It probably would help but I've never written a macro and don't know where to start. The macro tool is less than intuitive. If it's at all complicated making one, skip it. This doesn't happen often enough to warrant much time.


----------



## oldmn (Oct 16, 2005)

With your curser at the end of the row (to the right side of the row you want to insert a row under) and enter.


----------



## Glaswegian (Sep 16, 2005)

Hi yustr

Using the code I posted, it needs to go in a new module in your Normal template. Try this

Paste Code to a New Module

1.	Press Alt+F11 from Word to open the VB Editor.
2.	Click on Normal.dot in the left pane.
3.	Click on ‘Insert’ on the Menu Bar
4.	Select ‘Module’ from the list. The new Module will open.
5.	Paste the code into the right pane of the Module.

To run from Word, press Alt+F8 to open the macro box and select the macro name.

Regards


----------



## yustr (Sep 27, 2004)

Thanks for the suggestion oldmn. But regardless I still would have to navigate to the end of each row and hit tab 49 times. That's a lot of key strokes when Glaswegian's macro would do it in 4.

FYI: use "Tab" not "Enter" at the end of the row. If I hit enter it just makes that cell two lines high.


----------



## Glaswegian (Sep 16, 2005)

Some info on attaching the code to a keyboard shortcut (saves me typing!)

http://www.officearticles.com/misc/methods_to_run_a_macro_in_microsoft_office_applications.htm

Regards


----------



## yustr (Sep 27, 2004)

Glaswegian said:


> Hi yustr
> 
> Using the code I posted, it needs to go in a new module in your Normal template. Try this
> 
> ...



Works great. Three clicks and any number.... :luxhello: :beerchug: you rock!!!!


----------



## oldmn (Oct 16, 2005)

yustr said:


> Thanks for the suggestion oldmn. But regardless I still would have to navigate to the end of each row and hit tab 49 times. That's a lot of key strokes when Glaswegian's macro would do it in 4.
> 
> FYI: use "Tab" not "Enter" at the end of the row. If I hit enter it just makes that cell two lines high.

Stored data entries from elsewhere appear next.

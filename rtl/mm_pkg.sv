// Shared types and constants of the matrix multiplication accelerator.
//
// Matrix elements are IEEE-754 single-precision numbers carried as raw
// 32-bit words. The defaults follow the accelerator as published: 128x128
// matrices streamed over a 512-bit AXI4-Stream. The register offsets of the
// AXI4-Lite control port follow the common HLS block-level control layout;
// only CTRL at 0x00 with ap_start in bit 0 and auto_restart in bit 7 comes
// from the published host code, the rest is this design's choice.
package mm_pkg;

  typedef logic [31:0] fp32_t;

  localparam int unsigned FP_W         = 32;
  localparam int unsigned DEF_N        = 128;   // matrix dimension
  localparam int unsigned DEF_DWIDTH   = 512;   // stream data width
  localparam int unsigned DEF_LANES    = 32;    // parallel MAC lanes

  localparam fp32_t FP_QNAN     = 32'h7FC0_0000;
  localparam fp32_t FP_POS_ZERO = 32'h0000_0000;

  // AXI4-Lite register offsets of the IP's control port
  localparam logic [5:0] REG_CTRL = 6'h00;
  localparam logic [5:0] REG_GIE  = 6'h04;
  localparam logic [5:0] REG_IER  = 6'h08;
  localparam logic [5:0] REG_ISR  = 6'h0C;

  // CTRL register bit positions
  localparam int unsigned CTRL_AP_START     = 0;
  localparam int unsigned CTRL_AP_DONE      = 1;
  localparam int unsigned CTRL_AP_IDLE      = 2;
  localparam int unsigned CTRL_AP_READY     = 3;
  localparam int unsigned CTRL_AUTO_RESTART = 7;

  // AXI response codes
  localparam logic [1:0] RESP_OKAY   = 2'b00;
  localparam logic [1:0] RESP_DECERR = 2'b11;

  // Phases of one run of the IP, in the order of the published function
  typedef enum logic [2:0] {
    ST_IDLE    = 3'd0,
    ST_LOAD_A  = 3'd1,
    ST_LOAD_B  = 3'd2,
    ST_COMPUTE = 3'd3,
    ST_WRITE_C = 3'd4,
    ST_DONE    = 3'd5
  } mm_state_e;

endpackage
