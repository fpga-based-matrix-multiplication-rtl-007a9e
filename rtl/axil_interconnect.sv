// AXI4-Lite control interconnect: one master (the processor) to NM register
// slaves, routed by address.
//
// Slave port j answers the window BASE[j] .. BASE[j] + SIZE[j] - 1; the
// address is passed on unchanged. An address in no window is answered with
// DECERR and reaches no slave. One write and one read may be in flight at a
// time, independently. A write is taken once address and data are both
// offered; the address and data are then offered to the chosen slave until
// each is accepted, and the slave's response is passed back. A read is
// forwarded the same way. Each transfer costs a few cycles of latency, which
// is of no account for register traffic.
// The defaults are the published address map: the IP's control registers
// at 0x4000_0000 and the DMA's registers at 0x41E0_0000, 64 KiB each. The
// single-transaction routing is this design's own (the vendor interconnect
// it stands for is not described).
module axil_interconnect
  import mm_pkg::*;
#(
  parameter int unsigned NM = 2,
  parameter logic [NM-1:0][31:0] BASE = {32'h41E0_0000, 32'h4000_0000},
  parameter logic [NM-1:0][31:0] SIZE = {32'h0001_0000, 32'h0001_0000}
) (
  input  logic                  clk,
  input  logic                  rst_n,
  // from the master
  input  logic [31:0]           s_awaddr,
  input  logic                  s_awvalid,
  output logic                  s_awready,
  input  logic [31:0]           s_wdata,
  input  logic [3:0]            s_wstrb,
  input  logic                  s_wvalid,
  output logic                  s_wready,
  output logic [1:0]            s_bresp,
  output logic                  s_bvalid,
  input  logic                  s_bready,
  input  logic [31:0]           s_araddr,
  input  logic                  s_arvalid,
  output logic                  s_arready,
  output logic [31:0]           s_rdata,
  output logic [1:0]            s_rresp,
  output logic                  s_rvalid,
  input  logic                  s_rready,
  // to the slaves
  output logic [NM-1:0][31:0]   m_awaddr,
  output logic [NM-1:0]         m_awvalid,
  input  logic [NM-1:0]         m_awready,
  output logic [NM-1:0][31:0]   m_wdata,
  output logic [NM-1:0][3:0]    m_wstrb,
  output logic [NM-1:0]         m_wvalid,
  input  logic [NM-1:0]         m_wready,
  input  logic [NM-1:0][1:0]    m_bresp,
  input  logic [NM-1:0]         m_bvalid,
  output logic [NM-1:0]         m_bready,
  output logic [NM-1:0][31:0]   m_araddr,
  output logic [NM-1:0]         m_arvalid,
  input  logic [NM-1:0]         m_arready,
  input  logic [NM-1:0][31:0]   m_rdata,
  input  logic [NM-1:0][1:0]    m_rresp,
  input  logic [NM-1:0]         m_rvalid,
  output logic [NM-1:0]         m_rready
);

  localparam int unsigned SW = (NM > 1) ? $clog2(NM) : 1;

  typedef enum logic [1:0] {CH_IDLE, CH_FWD, CH_WAIT, CH_RESP} ch_state_e;

  // address decoder: hit flag and slave index
  function automatic logic [SW:0] decode(input logic [31:0] addr);
    decode = '0;
    for (int j = 0; j < int'(NM); j++)
      if (addr >= BASE[j] && (addr - BASE[j]) < SIZE[j])
        decode = {1'b1, SW'(j)};
  endfunction

  // ---------------- write path ----------------
  ch_state_e       w_state;
  logic [SW-1:0]   w_sel;
  logic [31:0]     w_addr, w_data;
  logic [3:0]      w_strb;
  logic            aw_done, wd_done;
  logic [SW:0]     w_dec;

  assign w_dec     = decode(s_awaddr);
  assign s_awready = (w_state == CH_IDLE) && s_awvalid && s_wvalid;
  assign s_wready  = s_awready;

  always_ff @(posedge clk or negedge rst_n) begin
    if (!rst_n) begin
      w_state <= CH_IDLE; w_sel <= '0; w_addr <= '0; w_data <= '0; w_strb <= '0;
      aw_done <= 1'b0; wd_done <= 1'b0; s_bvalid <= 1'b0; s_bresp <= RESP_OKAY;
    end else begin
      unique case (w_state)
        CH_IDLE: if (s_awready) begin
          w_addr <= s_awaddr; w_data <= s_wdata; w_strb <= s_wstrb;
          w_sel  <= w_dec[SW-1:0];
          aw_done <= 1'b0; wd_done <= 1'b0;
          if (w_dec[SW]) begin
            w_state <= CH_FWD;
          end else begin
            s_bvalid <= 1'b1; s_bresp <= RESP_DECERR; w_state <= CH_RESP;
          end
        end
        CH_FWD: begin
          if (m_awvalid[w_sel] && m_awready[w_sel]) aw_done <= 1'b1;
          if (m_wvalid[w_sel] && m_wready[w_sel])   wd_done <= 1'b1;
          if ((aw_done || m_awready[w_sel]) && (wd_done || m_wready[w_sel]))
            w_state <= CH_WAIT;
        end
        CH_WAIT: if (m_bvalid[w_sel]) begin
          s_bvalid <= 1'b1; s_bresp <= m_bresp[w_sel]; w_state <= CH_RESP;
        end
        CH_RESP: if (s_bready) begin
          s_bvalid <= 1'b0; w_state <= CH_IDLE;
        end
        default: w_state <= CH_IDLE;
      endcase
    end
  end

  always_comb begin
    for (int j = 0; j < int'(NM); j++) begin
      m_awaddr[j]  = w_addr;
      m_wdata[j]   = w_data;
      m_wstrb[j]   = w_strb;
      m_awvalid[j] = (w_state == CH_FWD) && (w_sel == SW'(j)) && !aw_done;
      m_wvalid[j]  = (w_state == CH_FWD) && (w_sel == SW'(j)) && !wd_done;
      m_bready[j]  = (w_state == CH_WAIT) && (w_sel == SW'(j));
    end
  end

  // ---------------- read path ----------------
  ch_state_e       r_state;
  logic [SW-1:0]   r_sel;
  logic [31:0]     r_addr;
  logic [SW:0]     r_dec;

  assign r_dec     = decode(s_araddr);
  assign s_arready = (r_state == CH_IDLE);

  always_ff @(posedge clk or negedge rst_n) begin
    if (!rst_n) begin
      r_state <= CH_IDLE; r_sel <= '0; r_addr <= '0;
      s_rvalid <= 1'b0; s_rresp <= RESP_OKAY; s_rdata <= '0;
    end else begin
      unique case (r_state)
        CH_IDLE: if (s_arvalid) begin
          r_addr <= s_araddr; r_sel <= r_dec[SW-1:0];
          if (r_dec[SW]) begin
            r_state <= CH_FWD;
          end else begin
            s_rvalid <= 1'b1; s_rresp <= RESP_DECERR; s_rdata <= '0; r_state <= CH_RESP;
          end
        end
        CH_FWD:  if (m_arready[r_sel]) r_state <= CH_WAIT;
        CH_WAIT: if (m_rvalid[r_sel]) begin
          s_rvalid <= 1'b1; s_rresp <= m_rresp[r_sel]; s_rdata <= m_rdata[r_sel];
          r_state <= CH_RESP;
        end
        CH_RESP: if (s_rready) begin
          s_rvalid <= 1'b0; r_state <= CH_IDLE;
        end
        default: r_state <= CH_IDLE;
      endcase
    end
  end

  always_comb begin
    for (int j = 0; j < int'(NM); j++) begin
      m_araddr[j]  = r_addr;
      m_arvalid[j] = (r_state == CH_FWD) && (r_sel == SW'(j));
      m_rready[j]  = (r_state == CH_WAIT) && (r_sel == SW'(j));
    end
  end

  a_b_hold: assert property (@(posedge clk) disable iff (!rst_n)
              s_bvalid && !s_bready |=> s_bvalid && $stable(s_bresp));
  a_r_hold: assert property (@(posedge clk) disable iff (!rst_n)
              s_rvalid && !s_rready |=> s_rvalid && $stable(s_rdata));

endmodule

Didn't Know adout the Tab. The Enter you HAVE to be out side the cell.
You can insert multiple rows with ,tables, insert, rows above or below.
By the way which office are you using? :4-dontkno


----------



## yustr (Sep 27, 2004)

oldmn said:


> By the way which office are you using? :4-dontkno


Office Pro 2003


----------



## oldmn (Oct 16, 2005)

I am using office 2000 Pro still. I have started using Front Page 2003 and I have found that a lot of the old tricks I used in 2000 no longer work in 2003. :4-dontkno I guess that's what you call new and improved. :laugh:


----------